Ask me a riddle and I reply
Cottleston Cottleston Cottleston Pie.
——
Can you imagine how awkward it would be if the chicken forgot (or never discovered) that it was a chicken?
Warning: I am about to use nouns as verbs! *gasp* *cringe* *bah!*
Question: If a chicken chickens, and a bird birds, then what does a human? Do humans human?
Lately I have had a strong sense of how I human. I am hesitant to say that I have a ‘why’ for the things that I do. I do not necessarily have words for them – maybe I never will.
All I know is that as dramatic change visited my life again this week, I felt secure even amidst the emotional chaos. Even in the moments of peak intensity I could sense this deep feeling of purpose in a kind of matter-of-fact way. It was quite an amazing experience to simultaneously experience grief for the sudden ending of a relationship, while also experiencing joy and calm equanimity.
It struck me that this moment of crisis might be giving me a model of how meaning and purpose might work when we are confronted with great violence. My sense of purpose felt like an anchor in those moments and saved me from washing away.
————-
Two final threads from this week (sorry for the long post!):
(This week a favorite astrologer reminded me of this quote!)
Summing up his experiment in living at Walden Pond, naturalist Henry David Thoreau said this: “I learned that if one advances confidently in the direction of his dreams, and endeavors to live the life he has imagined, he will meet with a success unexpected in common hours. He will pass an invisible boundary; new, universal, and more liberal laws will begin to establish themselves around and within him; or the old laws will be expanded, and interpreted in his favor in a more liberal sense, and he will live with the license of a higher order of beings.”

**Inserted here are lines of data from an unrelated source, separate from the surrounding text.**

// tb_dm_coarse_freq: self-checking test of the delay-and-multiply coarse
// frequency corrector at its default parameters.
// A BPSK packet (4 samples per symbol, alternating preamble, random data)
// is given a carrier offset of w rad/sample.  The floating-point reference
// accumulates s[n] conj(s[n-1]) over the first 48 pairs, takes atan2 and
// removes the phase ramp.  Checked: the offset estimate, every output
// sample, the last flag, the output spacing of ITER + 4 cycles, and a second
// packet with a negative offset under random output back-pressure.
module tb_dm_coarse_freq;
  localparam int W = 24, FWL = 16, SPS = 4, N = 200, ITER = 16;
  localparam real SC = 2.0 ** FWL;
  localparam real PI = 3.14159265358979;
  logic clk = 0, rst_n = 0, clear = 0;
  logic [13:0][7:0] masks = '0;
  logic in_valid = 0, in_ready, in_last = 0, out_valid, out_ready = 1, out_last, busy;
  logic signed [W-1:0] in_re = 0, in_im = 0, out_re, out_im, fs_error;
  int checks = 0, failures = 0;
  real sr[N], si[N];

  dm_coarse_freq dut (.*);

  always #5 clk = ~clk;

  function automatic real fabs(real v);
    return (v < 0.0) ? -v : v;
  endfunction

  task automatic packet(real w, real ph0, bit backpressure);
    real ar, ai, arg, er, ei, c, s;
    int b, k, last_t, t;
    // build and quantise the packet
    for (int n = 0; n < N; n++) begin
      k = n / SPS;
      b = (k < 16) ? ((k % 2) ? -1 : 1) : (($urandom % 2) ? 1 : -1);
      sr[n] = real'($rtoi(0.8 * b * $cos(w * n + ph0) * SC)) / SC;
      si[n] = real'($rtoi(0.8 * b * $sin(w * n + ph0) * SC)) / SC;
    end
    ar = 0; ai = 0;
    for (int n = 1; n <= 12 * SPS; n++) begin
      ar += sr[n] * sr[n-1] + si[n] * si[n-1];
      ai += si[n] * sr[n-1] - sr[n] * si[n-1];
    end
    arg = $atan2(ai, ar);
    // feed it
    for (int n = 0; n < N; n++) begin
      in_valid = 1; in_re = W'($rtoi(sr[n] * SC)); in_im = W'($rtoi(si[n] * SC));
      in_last = (n == N - 1);
      @(posedge clk); while (!in_ready) @(posedge clk);
      #1;
    end
    in_valid = 0; in_last = 0;
    // collect
    last_t = -1; t = 0;
    for (int n = 0; n < N; n++) begin
      out_ready = backpressure ? ($urandom % 3 != 0) : 1'b1;
      #0;
      while (!(out_valid && out_ready)) begin
        @(posedge clk); #1; t++;
        out_ready = backpressure ? ($urandom % 3 != 0) : 1'b1;
      end
      if (n == 0) begin
        checks++;
        if (fabs(real'(fs_error) / SC - arg * SPS / (2.0 * PI)) > 0.002) begin
          failures++;
          $display("fs_error %f want %f", real'(fs_error) / SC, arg * SPS / (2.0 * PI));
        end
      end
      c = $cos(arg * n); s = $sin(arg * n);
      er = sr[n] * c + si[n] * s;
      ei = si[n] * c - sr[n] * s;
      checks++;
      if (fabs(real'(out_re) / SC - er) > 0.03 || fabs(real'(out_im) / SC - ei) > 0.03) begin
        failures++;
        if (failures < 6) $display("n=%0d got (%f,%f) want (%f,%f)", n, real'(out_re) / SC,
                                   real'(out_im) / SC, er, ei);
      end
      checks++;
      if (out_last != (n == N - 1)) failures++;
      if (!backpressure && n > 0) begin
        checks++;
        if (t - last_t != ITER + 4) begin
          failures++;
          $display("output spacing %0d cycles", t - last_t);
        end
      end
      last_t = t;
      @(posedge clk); #1; t++;
    end
    out_ready = 1;
    repeat (2) @(posedge clk);
    #1;
    checks++;
    if (busy) failures++;
  endtask

  initial begin
    repeat (3) @(posedge clk); #1 rst_n = 1;
    packet(0.06, 0.3, 0);
    packet(-0.11, -1.2, 1);
    $display("TB_RESULT checks=%0d failures=%0d", checks, failures);
    $finish;
  end

  initial begin
    repeat (40000) @(posedge clk);
    failures++;
    $display("TB_RESULT checks=%0d failures=%0d", checks, failures);
    $finish;
  end
endmodule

There is also an old Quaker saying: ‘Proceed as Way opens!’
———–
Moving with a sense of purpose and meaning, we have the chance to move in the direction of the tides. To be carried by the river, rather than fighting it. I trust that the current runs in the direction of peace and that life will always find a way.
Erika
MemberA brief p.s. to my post from last night –
1) Just ran across this quote online and thought it pretty perfectly encapsulated well, all of it “Beginning today, treat everyone you meet as if they were going to be dead by midnight. Extend to them all the care, kindness and understanding you can muster, and do it with no thought of any reward. Your life will never be the same again.” — Og Mandino
2) I’m looking at down the line hopefully doing graduate work at Pacifica and so have just gotten a bunch of their materials. In the description of their Psychotherapy as Spiritual Practice seminar, there is the following, “Problems such as despair, emptiness, hopelessness, and lack of connection to others are commonly expressed in psychotherapy, where the spiritual dimension of these difficulties can be discussed…. Even if one takes a position that life is tragic and has no particular meaning beyond whatever we choose to give it, this too is a philosophical perspective that can legitimately be addressed in psychotherapy. While one may think of emotional difficulties as the result of a self disorder, they are also important spiritual crisis, indicating the inextricable connection between one’s psychological make-up and one’s spirituality…. The discovery of meaning in suffering is of enormous help.” I think it’s true both on and individual and societal/cultural level and thought I’d add it into the discussion – because any discussion of non-violence is inherently layered and multi-disciplinary.